The other factor that used to be an advantage of this type of regimen was its low cost. For a long time colchicine was available from multiple manufacturers and was exceedingly inexpensive, although with less FDA guidance on its use and less oversight of its manufacturing. This enabled even patients with no insurance to go on a prophylactic therapy and remain on it. The environment is now quite different with the introduction of a single FDA-approved and -regulated branded product. So how do we deal with cost in the current environment?

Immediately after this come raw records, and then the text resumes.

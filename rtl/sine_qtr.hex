0019
004b
007e
00b0
00e2
0114
0147
0179
01ab
01dd
0210
0242
0274
02a7
02d9
030b
033d
0370
03a2
03d4
0406
0438
046b
049d
04cf
0501
0534
0566
0598
05ca
05fc
062f
0661
0693
06c5
06f7
072a
075c
078e
07c0
07f2
0825
0857
0889
08bb
08ed
091f
0951
0984
09b6
09e8
0a1a
0a4c
0a7e
0ab0
0ae2
0b14
0b46
0b78
0bab
0bdd
0c0f
0c41
0c73
0ca5
0cd7
0d09
0d3b
0d6d
0d9f
0dd1
0e03
0e35
0e67
0e99
0eca
0efc
0f2e
0f60
0f92
0fc4
0ff6
1028
105a
108b
10bd
10ef
1121
1153
1185
11b6
11e8
121a
124c
127d
12af
12e1
1312
1344
1376
13a8
13d9
140b
143c
146e
14a0
14d1
1503
1534
1566
1598
15c9
15fb
162c
165e
168f
16c1
16f2
1724
1755
1786
17b8
17e9
181b
184c
187d
18af
18e0
1911
1942
1974
19a5
19d6
1a07
1a39
1a6a
1a9b
1acc
1afd
1b2e
1b60
1b91
1bc2
1bf3
1c24
1c55
1c86
1cb7
1ce8
1d19
1d4a
1d7b
1dac
1ddc
1e0d
1e3e
1e6f
1ea0
1ed1
1f01
1f32
1f63
1f94
1fc4
1ff5
2026
2056
2087
20b7
20e8
2119
2149
217a
21aa
21db
220b
223c
226c
229c
22cd
22fd
232e
235e
238e
23be
23ef
241f
244f
247f
24af
24e0
2510
2540
2570
25a0
25d0
2600
2630
2660
2690
26c0
26f0
2720
274f
277f
27af
27df
280f
283e
286e
289e
28cd
28fd
292d
295c
298c
29bb
29eb
2a1a
2a4a
2a79
2aa8
2ad8
2b07
2b37
2b66
2b95
2bc4
2bf4
2c23
2c52
2c81
2cb0
2cdf
2d0e
2d3d
2d6c
2d9b
2dca
2df9
2e28
2e57
2e86
2eb5
2ee3
2f12
2f41
2f70
2f9e
2fcd
2ffc
302a
3059
3087
30b6
30e4
3113
3141
316f
319e
31cc
31fa
3229
3257
3285
32b3
32e1
330f
333e
336c
339a
33c8
33f6
3423
3451
347f
34ad
34db
3509
3536
3564
3592
35bf
35ed
361a
3648
3676
36a3
36d0
36fe
372b
3759
3786
37b3
37e0
380e
383b
3868
3895
38c2
38ef
391c
3949
3976
39a3
39d0
39fd
3a29
3a56
3a83
3ab0
3adc
3b09
3b35
3b62
3b8e
3bbb
3be7
3c14
3c40
3c6c
3c99
3cc5
3cf1
3d1d
3d4a
3d76
3da2
3dce
3dfa
3e26
3e52
3e7d
3ea9
3ed5
3f01
3f2d
3f58
3f84
3fb0
3fdb
4007
4032
405e
4089
40b5
40e0
410b
4136
4162
418d
41b8
41e3
420e
4239
4264
428f
42ba
42e5
4310
433b
4365
4390
43bb
43e5
4410
443b
4465
448f
44ba
44e4
450f
4539
4563
458d
45b8
45e2
460c
4636
4660
468a
46b4
46de
4707
4731
475b
4785
47ae
47d8
4802
482b
4855
487e
48a7
48d1
48fa
4923
494d
4976
499f
49c8
49f1
4a1a
4a43
4a6c
4a95
4abe
4ae6
4b0f
4b38
4b61
4b89
4bb2
4bda
4c03
4c2b
4c53
4c7c
4ca4
4ccc
4cf4
4d1d
4d45
4d6d
4d95
4dbd
4de5
4e0d
4e34
4e5c
4e84
4eab
4ed3
4efb
4f22
4f4a
4f71
4f99
4fc0
4fe7
500e
5036
505d
5084
50ab
50d2
50f9
5120
5147
516d
5194
51bb
51e2
5208
522f
5255
527c
52a2
52c8
52ef
5315
533b
5361
5387
53ae
53d4
53fa
541f
5445
546b
5491
54b7
54dc
5502
5527
554d
5572
5598
55bd
55e2
5608
562d
5652
5677
569c
56c1
56e6
570b
5730
5754
5779
579e
57c2
57e7
580c
5830
5854
5879
589d
58c1
58e5
590a
592e
5952
5976
599a
59bd
59e1
5a05
5a29
5a4c
5a70
5a94
5ab7
5ada
5afe
5b21
5b44
5b68
5b8b
5bae
5bd1
5bf4
5c17
5c3a
5c5d
5c7f
5ca2
5cc5
5ce7
5d0a
5d2c
5d4f
5d71
5d94
5db6
5dd8
5dfa
5e1c
5e3e
5e60
5e82
5ea4
5ec6
5ee8
5f09
5f2b
5f4d
5f6e
5f90
5fb1
5fd2
5ff4
6015
6036
6057
6078
6099
60ba
60db
60fc
611d
613d
615e
617f
619f
61c0
61e0
6200
6221
6241
6261
6281
62a1
62c1
62e1
6301
6321
6341
6360
6380
63a0
63bf
63df
63fe
641d
643d
645c
647b
649a
64b9
64d8
64f7
6516
6535
6554
6572
6591
65af
65ce
65ec
660b
6629
6647
6666
6684
66a2
66c0
66de
66fc
6719
6737
6755
6772
6790
67ae
67cb
67e8
6806
6823
6840
685d
687a
6897
68b4
68d1
68ee
690b
6927
6944
6961
697d
699a
69b6
69d2
69ee
6a0b
6a27
6a43
6a5f
6a7b
6a97
6ab2
6ace
6aea
6b05
6b21
6b3c
6b58
6b73
6b8e
6baa
6bc5
6be0
6bfb
6c16
6c31
6c4c
6c66
6c81
6c9c
6cb6
6cd1
6ceb
6d06
6d20
6d3a
6d54
6d6e
6d88
6da2
6dbc
6dd6
6df0
6e0a
6e23
6e3d
6e56
6e70
6e89
6ea2
6ebc
6ed5
6eee
6f07
6f20
6f39
6f52
6f6b
6f83
6f9c
6fb4
6fcd
6fe5
6ffe
7016
702e
7046
705f
7077
708f
70a6
70be
70d6
70ee
7105
711d
7134
714c
7163
717a
7192
71a9
71c0
71d7
71ee
7205
721c
7232
7249
7260
7276
728d
72a3
72b9
72d0
72e6
72fc
7312
7328
733e
7354
7369
737f
7395
73aa
73c0
73d5
73eb
7400
7415
742a
743f
7454
7469
747e
7493
74a8
74bc
74d1
74e5
74fa
750e
7522
7537
754b
755f
7573
7587
759b
75ae
75c2
75d6
75e9
75fd
7610
7624
7637
764a
765e
7671
7684
7697
76a9
76bc
76cf
76e2
76f4
7707
7719
772c
773e
7750
7762
7774
7786
7798
77aa
77bc
77ce
77df
77f1
7803
7814
7825
7837
7848
7859
786a
787b
788c
789d
78ae
78be
78cf
78e0
78f0
7901
7911
7921
7931
7941
7952
7962
7971
7981
7991
79a1
79b0
79c0
79cf
79df
79ee
79fd
7a0d
7a1c
7a2b
7a3a
7a49
7a57
7a66
7a75
7a83
7a92
7aa0
7aaf
7abd
7acb
7ad9
7ae7
7af5
7b03
7b11
7b1f
7b2d
7b3a
7b48
7b55
7b63
7b70
7b7d
7b8b
7b98
7ba5
7bb2
7bbf
7bcb
7bd8
7be5
7bf1
7bfe
7c0a
7c17
7c23
7c2f
7c3b
7c47
7c53
7c5f
7c6b
7c77
7c83
7c8e
7c9a
7ca5
7cb1
7cbc
7cc7
7cd2
7cdd
7ce8
7cf3
7cfe
7d09
7d14
7d1e
7d29
7d33
7d3e
7d48
7d52
7d5c
7d67
7d71
7d7b
7d84
7d8e
7d98
7da2
7dab
7db5
7dbe
7dc8
7dd1
7dda
7de3
7dec
7df5
7dfe
7e07
7e10
7e18
7e21
7e29
7e32
7e3a
7e42
7e4b
7e53
7e5b
7e63
7e6b
7e73
7e7a
7e82
7e8a
7e91
7e99
7ea0
7ea7
7eaf
7eb6
7ebd
7ec4
7ecb
7ed2
7ed8
7edf
7ee6
7eec
7ef3
7ef9
7eff
7f05
7f0c
7f12
7f18
7f1e
7f23
7f29
7f2f
7f35
7f3a
7f40
7f45
7f4a
7f50
7f55
7f5a
7f5f
7f64
7f69
7f6d
7f72
7f77
7f7b
7f80
7f84
7f88
7f8d
7f91
7f95
7f99
7f9d
7fa1
7fa4
7fa8
7fac
7faf
7fb3
7fb6
7fb9
7fbd
7fc0
7fc3
7fc6
7fc9
7fcc
7fce
7fd1
7fd4
7fd6
7fd9
7fdb
7fdd
7fe0
7fe2
7fe4
7fe6
7fe8
7fea
7feb
7fed
7fef
7ff0
7ff2
7ff3
7ff5
7ff6
7ff7
7ff8
7ff9
7ffa
7ffb
7ffc
7ffc
7ffd
7ffd
7ffe
7ffe
7fff
7fff
7fff
7fff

Dr. Edwards: In terms of specific numbers, once-daily and twice-daily doses of unbranded colchicine used to cost about $6 and $12 a month, respectively, based on the average wholesale price. Now the cost of branded colchicine (Colcrys) is about $175 a month for the once-daily dose and $350 a month for the twice-daily dose, again based on the average wholesale price.
Dr. Simkin: I think all of us are deeply troubled by the high cost of this preparation and hope that the alternatives will still remain available to us.
Dr. Edwards: Yes, especially since it sounds like most of us consider colchicine our go-to drug for maintenance. It used to be that patients might be on maintenance colchicine therapy for 5 or 10 years without any addition of urate-lowering therapy. Today, however, when most of us put a patient on prophylactic therapy with colchicine, it’s with the intent of also addressing the hyperuricemia that’s at the heart of the disease process. In that case we still cover patients with colchicine prophylaxis during the initial months of urate-lowering therapy because of the elevated rate of gout flares—so-called mobilization flares—that occur during the process of uric acid reduction.
Dr. Mandell: The manufacturer of branded colchicine has introduced a patient assistance program to ease the drug’s cost for the financially needy. We will have to see how practical it is and how it affects our patients’ use of this medication.